Given entries:
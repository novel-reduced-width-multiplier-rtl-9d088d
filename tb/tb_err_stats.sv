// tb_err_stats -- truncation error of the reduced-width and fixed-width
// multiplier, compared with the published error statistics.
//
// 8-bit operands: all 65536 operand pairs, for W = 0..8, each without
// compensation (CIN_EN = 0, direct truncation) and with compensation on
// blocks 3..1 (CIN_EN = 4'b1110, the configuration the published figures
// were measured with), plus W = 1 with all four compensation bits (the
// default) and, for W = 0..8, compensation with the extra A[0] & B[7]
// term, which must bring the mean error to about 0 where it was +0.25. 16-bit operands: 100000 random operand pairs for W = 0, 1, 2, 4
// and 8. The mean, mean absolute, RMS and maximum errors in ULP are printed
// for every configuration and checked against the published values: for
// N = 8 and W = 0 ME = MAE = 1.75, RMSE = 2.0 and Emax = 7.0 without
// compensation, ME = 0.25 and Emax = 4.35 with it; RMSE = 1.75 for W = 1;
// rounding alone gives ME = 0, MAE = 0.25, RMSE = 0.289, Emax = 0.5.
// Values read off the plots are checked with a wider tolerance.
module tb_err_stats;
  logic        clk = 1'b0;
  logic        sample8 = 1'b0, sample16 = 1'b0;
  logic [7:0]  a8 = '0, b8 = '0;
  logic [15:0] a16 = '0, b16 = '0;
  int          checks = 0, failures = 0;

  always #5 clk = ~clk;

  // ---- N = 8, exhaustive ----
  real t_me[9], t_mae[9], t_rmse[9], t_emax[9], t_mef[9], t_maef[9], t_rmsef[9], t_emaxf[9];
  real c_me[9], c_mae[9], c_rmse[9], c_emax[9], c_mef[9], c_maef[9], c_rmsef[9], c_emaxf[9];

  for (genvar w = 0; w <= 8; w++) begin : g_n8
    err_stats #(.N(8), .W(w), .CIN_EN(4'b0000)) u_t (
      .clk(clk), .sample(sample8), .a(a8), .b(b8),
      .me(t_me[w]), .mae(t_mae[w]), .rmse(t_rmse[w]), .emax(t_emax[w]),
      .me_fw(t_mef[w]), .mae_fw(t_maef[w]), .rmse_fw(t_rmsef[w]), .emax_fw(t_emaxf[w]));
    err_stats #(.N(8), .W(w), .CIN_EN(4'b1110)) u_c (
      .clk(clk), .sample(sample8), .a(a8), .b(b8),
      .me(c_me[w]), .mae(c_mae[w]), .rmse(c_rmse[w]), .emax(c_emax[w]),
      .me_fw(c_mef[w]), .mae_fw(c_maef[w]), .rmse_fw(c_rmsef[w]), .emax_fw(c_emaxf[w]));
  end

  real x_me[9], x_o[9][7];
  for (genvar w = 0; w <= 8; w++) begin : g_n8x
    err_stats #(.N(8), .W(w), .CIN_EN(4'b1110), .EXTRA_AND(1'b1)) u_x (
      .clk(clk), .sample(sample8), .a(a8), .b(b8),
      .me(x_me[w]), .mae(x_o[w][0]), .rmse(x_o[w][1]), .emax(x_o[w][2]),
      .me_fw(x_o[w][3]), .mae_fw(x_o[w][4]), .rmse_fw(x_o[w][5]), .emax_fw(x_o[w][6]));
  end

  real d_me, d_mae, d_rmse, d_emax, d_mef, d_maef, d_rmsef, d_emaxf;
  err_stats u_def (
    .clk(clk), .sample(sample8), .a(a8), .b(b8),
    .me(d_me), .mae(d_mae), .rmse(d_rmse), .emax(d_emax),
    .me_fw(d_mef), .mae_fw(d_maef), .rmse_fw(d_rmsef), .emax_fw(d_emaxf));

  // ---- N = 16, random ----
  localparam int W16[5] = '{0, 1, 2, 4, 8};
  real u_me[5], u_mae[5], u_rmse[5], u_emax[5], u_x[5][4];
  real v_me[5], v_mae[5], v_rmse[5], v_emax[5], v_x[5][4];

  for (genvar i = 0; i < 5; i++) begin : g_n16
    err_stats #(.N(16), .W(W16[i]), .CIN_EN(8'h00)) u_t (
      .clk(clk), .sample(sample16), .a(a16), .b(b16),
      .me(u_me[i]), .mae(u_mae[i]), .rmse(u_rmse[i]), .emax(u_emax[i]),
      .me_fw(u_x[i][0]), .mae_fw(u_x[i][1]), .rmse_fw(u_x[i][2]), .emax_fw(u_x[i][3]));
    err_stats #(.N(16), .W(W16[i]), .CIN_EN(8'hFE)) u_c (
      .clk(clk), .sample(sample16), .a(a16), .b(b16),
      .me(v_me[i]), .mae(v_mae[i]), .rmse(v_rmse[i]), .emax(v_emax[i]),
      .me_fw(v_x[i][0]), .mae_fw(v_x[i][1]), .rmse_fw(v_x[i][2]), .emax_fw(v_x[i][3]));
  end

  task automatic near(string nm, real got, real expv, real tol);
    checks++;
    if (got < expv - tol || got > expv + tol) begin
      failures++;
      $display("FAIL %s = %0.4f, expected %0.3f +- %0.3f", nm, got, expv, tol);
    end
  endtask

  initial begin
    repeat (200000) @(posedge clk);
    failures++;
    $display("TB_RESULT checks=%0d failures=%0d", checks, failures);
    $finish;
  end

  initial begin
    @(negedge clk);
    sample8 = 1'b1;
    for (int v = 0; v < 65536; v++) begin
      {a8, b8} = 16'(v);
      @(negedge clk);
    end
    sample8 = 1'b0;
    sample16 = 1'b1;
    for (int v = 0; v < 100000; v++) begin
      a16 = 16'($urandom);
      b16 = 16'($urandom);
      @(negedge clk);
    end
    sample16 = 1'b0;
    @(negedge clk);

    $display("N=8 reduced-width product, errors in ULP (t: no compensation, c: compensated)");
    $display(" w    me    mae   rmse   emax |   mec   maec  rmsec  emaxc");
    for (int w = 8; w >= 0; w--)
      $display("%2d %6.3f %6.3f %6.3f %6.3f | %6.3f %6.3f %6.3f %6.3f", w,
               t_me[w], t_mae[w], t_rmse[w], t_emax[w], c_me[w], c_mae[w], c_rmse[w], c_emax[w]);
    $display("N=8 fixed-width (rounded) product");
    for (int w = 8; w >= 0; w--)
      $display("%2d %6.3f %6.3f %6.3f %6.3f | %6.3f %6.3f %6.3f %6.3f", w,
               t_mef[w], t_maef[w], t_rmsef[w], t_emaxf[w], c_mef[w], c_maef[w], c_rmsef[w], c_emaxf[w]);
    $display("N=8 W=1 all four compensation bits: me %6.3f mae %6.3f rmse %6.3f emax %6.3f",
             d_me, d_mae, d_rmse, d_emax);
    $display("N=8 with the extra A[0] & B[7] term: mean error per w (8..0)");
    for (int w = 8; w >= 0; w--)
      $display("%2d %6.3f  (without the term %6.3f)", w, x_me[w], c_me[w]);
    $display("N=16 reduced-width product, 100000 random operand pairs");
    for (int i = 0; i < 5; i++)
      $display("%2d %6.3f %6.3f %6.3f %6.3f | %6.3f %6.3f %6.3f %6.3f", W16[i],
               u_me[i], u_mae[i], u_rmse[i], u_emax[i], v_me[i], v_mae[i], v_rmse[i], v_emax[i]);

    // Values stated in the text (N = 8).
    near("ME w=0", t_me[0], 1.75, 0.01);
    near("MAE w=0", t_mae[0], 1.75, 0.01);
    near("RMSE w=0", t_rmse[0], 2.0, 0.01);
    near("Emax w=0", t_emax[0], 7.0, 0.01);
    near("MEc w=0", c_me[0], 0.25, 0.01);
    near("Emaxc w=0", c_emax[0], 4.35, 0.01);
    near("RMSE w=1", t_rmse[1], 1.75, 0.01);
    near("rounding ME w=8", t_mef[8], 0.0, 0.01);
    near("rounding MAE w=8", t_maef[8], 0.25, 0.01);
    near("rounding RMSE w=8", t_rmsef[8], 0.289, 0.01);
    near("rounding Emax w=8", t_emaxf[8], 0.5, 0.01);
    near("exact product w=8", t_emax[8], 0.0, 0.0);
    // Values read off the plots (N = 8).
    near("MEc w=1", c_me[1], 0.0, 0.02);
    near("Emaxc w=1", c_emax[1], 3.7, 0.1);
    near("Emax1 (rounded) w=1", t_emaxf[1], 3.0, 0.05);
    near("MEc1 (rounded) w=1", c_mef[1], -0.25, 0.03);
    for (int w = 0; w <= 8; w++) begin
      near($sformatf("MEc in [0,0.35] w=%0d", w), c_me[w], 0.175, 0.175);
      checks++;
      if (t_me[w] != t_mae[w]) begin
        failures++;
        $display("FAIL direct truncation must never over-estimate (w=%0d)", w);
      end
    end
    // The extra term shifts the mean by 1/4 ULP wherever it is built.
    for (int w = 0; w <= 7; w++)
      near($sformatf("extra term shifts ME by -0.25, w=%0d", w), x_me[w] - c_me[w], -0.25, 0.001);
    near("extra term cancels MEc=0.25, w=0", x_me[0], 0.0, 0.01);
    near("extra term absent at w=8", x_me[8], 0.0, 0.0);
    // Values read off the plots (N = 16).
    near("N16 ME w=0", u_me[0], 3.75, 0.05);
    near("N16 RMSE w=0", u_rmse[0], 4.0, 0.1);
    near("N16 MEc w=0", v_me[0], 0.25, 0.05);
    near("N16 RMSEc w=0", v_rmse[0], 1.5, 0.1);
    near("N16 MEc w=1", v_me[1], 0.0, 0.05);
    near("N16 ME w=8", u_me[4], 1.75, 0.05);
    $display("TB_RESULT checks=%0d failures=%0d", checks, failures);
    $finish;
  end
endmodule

The task: Copy each line of the records containing the string "checked".

Answer to this exercise:
// for every configuration and checked against the published values: for
// Values read off the plots are checked with a wider tolerance.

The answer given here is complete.